#### Input for this task
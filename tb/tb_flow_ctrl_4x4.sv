// tb_flow_ctrl_4x4: self-checking test of the 4x4 block coding loop on its own.
//
// Setup:
// - The testbench models the line RAM itself: 1-cycle read latency, four
//   samples per word, leftmost sample in bits 7:0.
// - It announces the three macroblock rows of a 64x48 frame with row_ready,
//   alternating between bank 0 and bank 1, and waits for row_done after each one.
// - The frame mixes flat, striped, ramp, diagonal and random macroblocks.
// - out_space is withdrawn at random to stall the loop.
//
// Reference: every block is coded independently with h264_ref_pkg. The
// model covers:
// - neighbour availability, including the above-right rule;
// - the nine predictions and the SATD + lambda cost;
// - transform, quantisation and reconstruction.
//
// Checked for each block record:
// - the sixteen levels;
// - out_avail;
// - the most-probable-mode flag and remaining mode;
// - nA and nB, where the neighbour exists.
// Each macroblock's closing record must carry the expected
// coded_block_pattern. row_done must release the right bank.
//
// Parameters: MAX_WIDTH 64, QP 28.
// Timing: the watchdog ends the run after 200000 cycles.
module tb_flow_ctrl_4x4;
  import h264_pkg::*;
  import h264_ref_pkg::*;
  localparam int MAXW = 64, FW = 64, FH = 48, QPV = 28;
  logic clk = 1'b0, rstn = 1'b0;
  always #5 clk = ~clk;

  logic [5:0] qp = 6'(QPV);
  logic frame_start = 1'b0, row_ready = 1'b0, row_bank = 1'b0;
  logic [7:0] row_index = '0, mbs_per_row = 8'(FW / 16);
  logic row_done, row_done_bank, rd_en, rd_bank;
  logic [3:0] rd_line;
  logic [$clog2(MAXW/4)-1:0] rd_word;
  logic [31:0] rd_data;
  logic out_space = 1'b1, out_valid, out_mb_end, out_prev_flag, idle;
  qcoef_t out_quant [16];
  logic [4:0] out_nA, out_nB;
  logic [1:0] out_avail;
  logic [2:0] out_rem_mode;
  logic [3:0] out_cbp;

  flow_ctrl_4x4 #(.MAX_WIDTH(MAXW)) dut (.*);

  int checks = 0, failures = 0;
  int img [FH][FW];
  int rec [FH][FW];
  int mode_map [FH/4][FW/4];
  int nz_map [FH/4][FW/4];

  // expected records, in output order
  typedef struct {
    bit   mb_end;
    int   cbp;
    blk_t z;
    bit   au, al, flag;
    int   rem, na, nb;
  } exp_t;
  exp_t expq [$];

  task automatic check(input bit ok, input string what);
    checks++;
    if (!ok) begin
      failures++;
      if (failures < 10) $display("FAIL %s", what);
    end
  endtask

  // line RAM model: the bank holds the row last announced in it
  int bank_row [2];
  always_ff @(posedge clk)
    if (rd_en)
      for (int k = 0; k < 4; k++)
        rd_data[8*k +: 8] <= 8'(img[16 * bank_row[rd_bank] + int'(rd_line)][4 * int'(rd_word) + k]);

  function automatic void reference();
    int order_x [16] = '{0,1,0,1, 2,3,2,3, 0,1,0,1, 2,3,2,3};
    int order_y [16] = '{0,0,1,1, 0,0,1,1, 2,2,3,3, 2,2,3,3};
    for (int mby = 0; mby < FH / 16; mby++)
      for (int mbx = 0; mbx < FW / 16; mbx++) begin
        int cbp;
        exp_t e;
        cbp = 0;
        for (int b = 0; b < 16; b++) begin
          int bx, by, x0, y0, t8 [8], l4 [4], cr, p [9][16], best, bc, c, lam, mpm, tot;
          bit au, al, aur, v [9];
          blk_t r, z, w;
          bx = order_x[b]; by = order_y[b];
          x0 = mbx * 16 + bx * 4; y0 = mby * 16 + by * 4;
          au = y0 > 0; al = x0 > 0;
          if (by == 0) aur = au && (x0 + 4 < FW);
          else if (bx == 3) aur = 0;
          else begin
            aur = 0;
            for (int k = 0; k < b; k++) if (order_x[k] == bx + 1 && order_y[k] == by - 1) aur = 1;
          end
          for (int i = 0; i < 8; i++) t8[i] = au ? rec[y0 - 1][(x0 + i < FW) ? x0 + i : FW - 1] : 0;
          for (int i = 0; i < 4; i++) l4[i] = al ? rec[y0 + i][x0 - 1] : 0;
          cr = (au && al) ? rec[y0 - 1][x0 - 1] : 0;
          pred(t8, l4, cr, au, al, aur, p, v);
          mpm = (au && al) ? ((mode_map[y0/4][x0/4-1] < mode_map[y0/4-1][x0/4]) ?
                              mode_map[y0/4][x0/4-1] : mode_map[y0/4-1][x0/4]) : 2;
          lam = lambda(QPV);
          best = -1; bc = 0;
          for (int k = 0; k < 9; k++) if (v[k]) begin
            for (int i = 0; i < 16; i++) r[i] = img[y0 + i/4][x0 + i%4] - p[k][i];
            c = satd(r) + ((k == mpm) ? lam : 4 * lam);
            if (best < 0 || c < bc) begin best = k; bc = c; end
          end
          for (int i = 0; i < 16; i++) r[i] = img[y0 + i/4][x0 + i%4] - p[best][i];
          z = quant(fwd(r), QPV);
          w = inv(dequant(z, QPV));
          for (int i = 0; i < 16; i++) rec[y0 + i/4][x0 + i%4] = clip255(p[best][i] + w[i]);
          mode_map[y0/4][x0/4] = best;
          tot = 0;
          for (int i = 0; i < 16; i++) if (z[i] != 0) tot++;
          nz_map[y0/4][x0/4] = tot;
          if (tot > 0) cbp |= 1 << ((by / 2) * 2 + bx / 2);
          e.mb_end = 0; e.cbp = 0; e.z = z; e.au = au; e.al = al;
          e.flag = (best == mpm);
          e.rem = (best < mpm) ? best : best - 1;
          e.na = al ? nz_map[y0/4][x0/4-1] : 0;
          e.nb = au ? nz_map[y0/4-1][x0/4] : 0;
          expq.push_back(e);
        end
        e.mb_end = 1; e.cbp = cbp;
        expq.push_back(e);
      end
  endfunction

  int recs = 0;
  always @(posedge clk) if (rstn && out_valid) begin
    exp_t e;
    recs++;
    if (expq.size() == 0) check(0, "unexpected record");
    else begin
      e = expq.pop_front();
      check(out_mb_end == e.mb_end, $sformatf("record %0d: mb_end %0d", recs, out_mb_end));
      if (e.mb_end) check(int'(out_cbp) == e.cbp, $sformatf("cbp %0d exp %0d", out_cbp, e.cbp));
      else begin
        bit ok;
        ok = 1;
        for (int i = 0; i < 16; i++) if (int'(out_quant[i]) != e.z[i]) ok = 0;
        check(ok, $sformatf("record %0d: levels", recs));
        check(out_avail == {e.au, e.al}, $sformatf("record %0d: avail", recs));
        check(out_prev_flag == e.flag, $sformatf("record %0d: mpm flag", recs));
        if (!e.flag) check(int'(out_rem_mode) == e.rem, $sformatf("record %0d: rem mode", recs));
        if (e.al) check(int'(out_nA) == e.na, $sformatf("record %0d: nA", recs));
        if (e.au) check(int'(out_nB) == e.nb, $sformatf("record %0d: nB", recs));
      end
    end
  end

  // random back-pressure from the consumer
  always @(posedge clk) out_space <= ($urandom_range(3) != 0);

  initial begin
    repeat (200000) @(posedge clk);
    failures++;
    $display("watchdog expired");
    $display("TB_RESULT checks=%0d failures=%0d", checks, failures);
    $finish;
  end

  initial begin
    for (int y = 0; y < FH; y++)
      for (int x = 0; x < FW; x++)
        case (((y / 16) * (FW / 16) + x / 16) % 6)
          0: img[y][x] = 100;
          1: img[y][x] = ((x % 4) < 2) ? 40 : 200;
          2: img[y][x] = 8 * (x % 16) + 4 * (y % 16);
          3: img[y][x] = (((x + y) % 6) < 3) ? 20 : 230;
          4: img[y][x] = (((x - y + 64) % 6) < 3) ? 50 : 210;
          default: img[y][x] = $urandom_range(255);
        endcase
    reference();
    repeat (3) @(posedge clk);
    rstn = 1'b1;
    @(posedge clk); frame_start <= 1'b1;
    @(posedge clk); frame_start <= 1'b0;
    for (int row = 0; row < FH / 16; row++) begin
      bank_row[row[0]] = row;
      row_ready <= 1'b1; row_bank <= row[0]; row_index <= 8'(row);
      @(posedge clk); row_ready <= 1'b0;
      do @(posedge clk); while (!row_done);
      check(row_done_bank == row[0], $sformatf("row_done_bank for row %0d", row));
    end
    repeat (20) @(posedge clk);
    check(expq.size() == 0, $sformatf("%0d records missing", expq.size()));
    check(idle, "not idle at the end");
    $display("TB_RESULT checks=%0d failures=%0d", checks, failures);
    $finish;
  end
endmodule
########
Each line between the start of the listing above and the line containing "logic [5:0] qp = 6'(QPV);", with both ends counted, is to be set down unchanged.

filename tb/tb_flow_ctrl_4x4.sv
// tb_flow_ctrl_4x4: self-checking test of the 4x4 block coding loop on its own.
//
// Setup:
// - The testbench models the line RAM itself: 1-cycle read latency, four
//   samples per word, leftmost sample in bits 7:0.
// - It announces the three macroblock rows of a 64x48 frame with row_ready,
//   alternating between bank 0 and bank 1, and waits for row_done after each one.
// - The frame mixes flat, striped, ramp, diagonal and random macroblocks.
// - out_space is withdrawn at random to stall the loop.
//
// Reference: every block is coded independently with h264_ref_pkg. The
// model covers:
// - neighbour availability, including the above-right rule;
// - the nine predictions and the SATD + lambda cost;
// - transform, quantisation and reconstruction.
//
// Checked for each block record:
// - the sixteen levels;
// - out_avail;
// - the most-probable-mode flag and remaining mode;
// - nA and nB, where the neighbour exists.
// Each macroblock's closing record must carry the expected
// coded_block_pattern. row_done must release the right bank.
//
// Parameters: MAX_WIDTH 64, QP 28.
// Timing: the watchdog ends the run after 200000 cycles.
module tb_flow_ctrl_4x4;
  import h264_pkg::*;
  import h264_ref_pkg::*;
  localparam int MAXW = 64, FW = 64, FH = 48, QPV = 28;
  logic clk = 1'b0, rstn = 1'b0;
  always #5 clk = ~clk;

  logic [5:0] qp = 6'(QPV);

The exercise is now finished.